▶ **EXERCISE MATERIALS**:
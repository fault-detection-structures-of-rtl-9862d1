// tb_sbox_fd_pipe: self-checking testbench for sbox_fd_pipe, both fields.
//
// For every one of the 256 inputs and each field the testbench runs three
// one-cycle operations:
//   * fault-free: y must equal the AES S-box at once, and one edge later
//     err_valid must be high with no flag;
//   * a flipped output bit (forced on y): in the cycle of the fault no flag
//     may rise yet (err still belongs to the previous, clean input), and one
//     edge later exactly the Block 5 flag must be set;
//   * a flipped bit of eta (forced on the Block 1 output): one edge later the
//     Block 1 flag must be set.
// An idle cycle checks that err_valid and err stay low without valid.
// Expected S-box values come from tb_ref_pkg, not from the RTL; the one-cycle
// latency of the Block 5 flag is checked on every operation.
module tb_sbox_fd_pipe;
  import aes_fd_pkg::*;
  import tb_ref_pkg::*;

  int checks = 0;
  int failures = 0;
  int n_late_b5 = 0;
  int n_b1 = 0;
  logic clk = 1'b0;
  logic rst_n = 1'b0;
  always #5 clk = ~clk;

  task automatic check(input bit ok, input string what);
    checks++;
    if (!ok) begin
      failures++;
      if (failures <= 10) $display("FAIL %s", what);
    end
  endtask

  initial begin : watchdog
    repeat (20000) @(posedge clk);
    failures++;
    $display("watchdog expired");
    $display("TB_RESULT checks=%0d failures=%0d", checks, failures);
    $finish;
  end

  logic     v1, v2, ev1, ev2, e1, e2;
  gf256_t   x1, x2, y1, y2;
  blk_err_t be1, be2;
  gf256_t   yf1, yf2, ef1, ef2;     // force sources

  sbox_fd_pipe #(.FIELD(FIELD_GF1)) dut1 (.clk(clk), .rst_n(rst_n), .valid(v1), .x(x1),
                                          .y(y1), .err_valid(ev1), .blk_err(be1), .err(e1));
  sbox_fd_pipe #(.FIELD(FIELD_GF2)) dut2 (.clk(clk), .rst_n(rst_n), .valid(v2), .x(x2),
                                          .y(y2), .err_valid(ev2), .blk_err(be2), .err(e2));

  initial begin
    v1 = 1'b0; v2 = 1'b0; x1 = '0; x2 = '0;
    yf1 = '0; yf2 = '0; ef1 = '0; ef2 = '0;
    repeat (2) @(posedge clk);
    #1 rst_n = 1'b1;

    for (int k = 0; k < 256; k++) begin
      // fault-free operation
      @(negedge clk);
      v1 = 1'b1; v2 = 1'b1; x1 = 8'(k); x2 = 8'(k);
      #1;
      check(y1 == sbox(8'(k)) && y2 == sbox(8'(k)), $sformatf("S-box k=%0d y1=%h y2=%h", k, y1, y2));
      @(posedge clk); #1;
      check(ev1 && ev2 && !e1 && !e2 && be1 == '0 && be2 == '0,
            $sformatf("clean k=%0d be1=%b be2=%b", k, be1, be2));

      // output bit flipped: Block 5, flagged one cycle later
      @(negedge clk);
      yf1 = sbox(8'(k)) ^ (8'd1 << (k % 8));
      yf2 = sbox(8'(k)) ^ (8'd1 << ((k + 3) % 8));
      force dut1.y = yf1;
      force dut2.y = yf2;
      #1;
      check(!e1 && !e2, $sformatf("Block 5 flag too early k=%0d", k));
      @(posedge clk); #1;
      release dut1.y;
      release dut2.y;
      check(ev1 && ev2 && be1 == 5'b10000 && be2 == 5'b10000,
            $sformatf("Block 5 k=%0d be1=%b be2=%b", k, be1, be2));
      if (be1.b5 && be2.b5) n_late_b5++;

      // eta bit flipped: Block 1
      @(negedge clk);
      ef1 = dut1.eta ^ (8'd1 << ((k + 5) % 8));
      ef2 = dut2.eta ^ (8'd1 << ((k + 1) % 8));
      force dut1.eta = ef1;
      force dut2.eta = ef2;
      @(posedge clk); #1;
      release dut1.eta;
      release dut2.eta;
      check(be1.b1 && be2.b1 && e1 && e2, $sformatf("Block 1 k=%0d be1=%b be2=%b", k, be1, be2));
      if (be1.b1 && be2.b1) n_b1++;
    end

    // idle cycle
    @(negedge clk);
    v1 = 1'b0; v2 = 1'b0;
    @(posedge clk); #1;
    check(!ev1 && !ev2 && !e1 && !e2, "idle cycle");

    check(n_late_b5 > 0 && n_b1 > 0, "mechanism count");
    $display("late Block 5 flags: %0d, Block 1 flags: %0d", n_late_b5, n_b1);
    $display("TB_RESULT checks=%0d failures=%0d", checks, failures);
    $finish;
  end
endmodule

▶ **EXERCISE BRIEF**: Go through the listing and copy all of it exactly.

▶ **TASK ANSWER**:
repository fault-detection-structures-of-rtl-9862d1
// tb_sbox_fd_pipe: self-checking testbench for sbox_fd_pipe, both fields.
//
// For every one of the 256 inputs and each field the testbench runs three
// one-cycle operations:
//   * fault-free: y must equal the AES S-box at once, and one edge later
//     err_valid must be high with no flag;
//   * a flipped output bit (forced on y): in the cycle of the fault no flag
//     may rise yet (err still belongs to the previous, clean input), and one
//     edge later exactly the Block 5 flag must be set;
//   * a flipped bit of eta (forced on the Block 1 output): one edge later the
//     Block 1 flag must be set.
// An idle cycle checks that err_valid and err stay low without valid.
// Expected S-box values come from tb_ref_pkg, not from the RTL; the one-cycle
// latency of the Block 5 flag is checked on every operation.
module tb_sbox_fd_pipe;
  import aes_fd_pkg::*;
  import tb_ref_pkg::*;

  int checks = 0;
  int failures = 0;
  int n_late_b5 = 0;
  int n_b1 = 0;
  logic clk = 1'b0;
  logic rst_n = 1'b0;
  always #5 clk = ~clk;

  task automatic check(input bit ok, input string what);
    checks++;
    if (!ok) begin
      failures++;
      if (failures <= 10) $display("FAIL %s", what);
    end
  endtask

  initial begin : watchdog
    repeat (20000) @(posedge clk);
    failures++;
    $display("watchdog expired");
    $display("TB_RESULT checks=%0d failures=%0d", checks, failures);
    $finish;
  end

  logic     v1, v2, ev1, ev2, e1, e2;
  gf256_t   x1, x2, y1, y2;
  blk_err_t be1, be2;
  gf256_t   yf1, yf2, ef1, ef2;     // force sources

  sbox_fd_pipe #(.FIELD(FIELD_GF1)) dut1 (.clk(clk), .rst_n(rst_n), .valid(v1), .x(x1),
                                          .y(y1), .err_valid(ev1), .blk_err(be1), .err(e1));
  sbox_fd_pipe #(.FIELD(FIELD_GF2)) dut2 (.clk(clk), .rst_n(rst_n), .valid(v2), .x(x2),
                                          .y(y2), .err_valid(ev2), .blk_err(be2), .err(e2));

  initial begin
    v1 = 1'b0; v2 = 1'b0; x1 = '0; x2 = '0;
    yf1 = '0; yf2 = '0; ef1 = '0; ef2 = '0;
    repeat (2) @(posedge clk);
    #1 rst_n = 1'b1;

    for (int k = 0; k < 256; k++) begin
      // fault-free operation
      @(negedge clk);
      v1 = 1'b1; v2 = 1'b1; x1 = 8'(k); x2 = 8'(k);
      #1;
      check(y1 == sbox(8'(k)) && y2 == sbox(8'(k)), $sformatf("S-box k=%0d y1=%h y2=%h", k, y1, y2));
      @(posedge clk); #1;
      check(ev1 && ev2 && !e1 && !e2 && be1 == '0 && be2 == '0,
            $sformatf("clean k=%0d be1=%b be2=%b", k, be1, be2));

      // output bit flipped: Block 5, flagged one cycle later
      @(negedge clk);
      yf1 = sbox(8'(k)) ^ (8'd1 << (k % 8));
      yf2 = sbox(8'(k)) ^ (8'd1 << ((k + 3) % 8));
      force dut1.y = yf1;
      force dut2.y = yf2;
      #1;
      check(!e1 && !e2, $sformatf("Block 5 flag too early k=%0d", k));
      @(posedge clk); #1;
      release dut1.y;
      release dut2.y;
      check(ev1 && ev2 && be1 == 5'b10000 && be2 == 5'b10000,
            $sformatf("Block 5 k=%0d be1=%b be2=%b", k, be1, be2));
      if (be1.b5 && be2.b5) n_late_b5++;

      // eta bit flipped: Block 1
      @(negedge clk);
      ef1 = dut1.eta ^ (8'd1 << ((k + 5) % 8));
      ef2 = dut2.eta ^ (8'd1 << ((k + 1) % 8));
      force dut1.eta = ef1;
      force dut2.eta = ef2;
      @(posedge clk); #1;
      release dut1.eta;
      release dut2.eta;
      check(be1.b1 && be2.b1 && e1 && e2, $sformatf("Block 1 k=%0d be1=%b be2=%b", k, be1, be2));
      if (be1.b1 && be2.b1) n_b1++;
    end

    // idle cycle
    @(negedge clk);
    v1 = 1'b0; v2 = 1'b0;
    @(posedge clk); #1;
    check(!ev1 && !ev2 && !e1 && !e2, "idle cycle");

    check(n_late_b5 > 0 && n_b1 > 0, "mechanism count");
    $display("late Block 5 flags: %0d, Block 1 flags: %0d", n_late_b5, n_b1);
    $display("TB_RESULT checks=%0d failures=%0d", checks, failures);
    $finish;
  end
endmodule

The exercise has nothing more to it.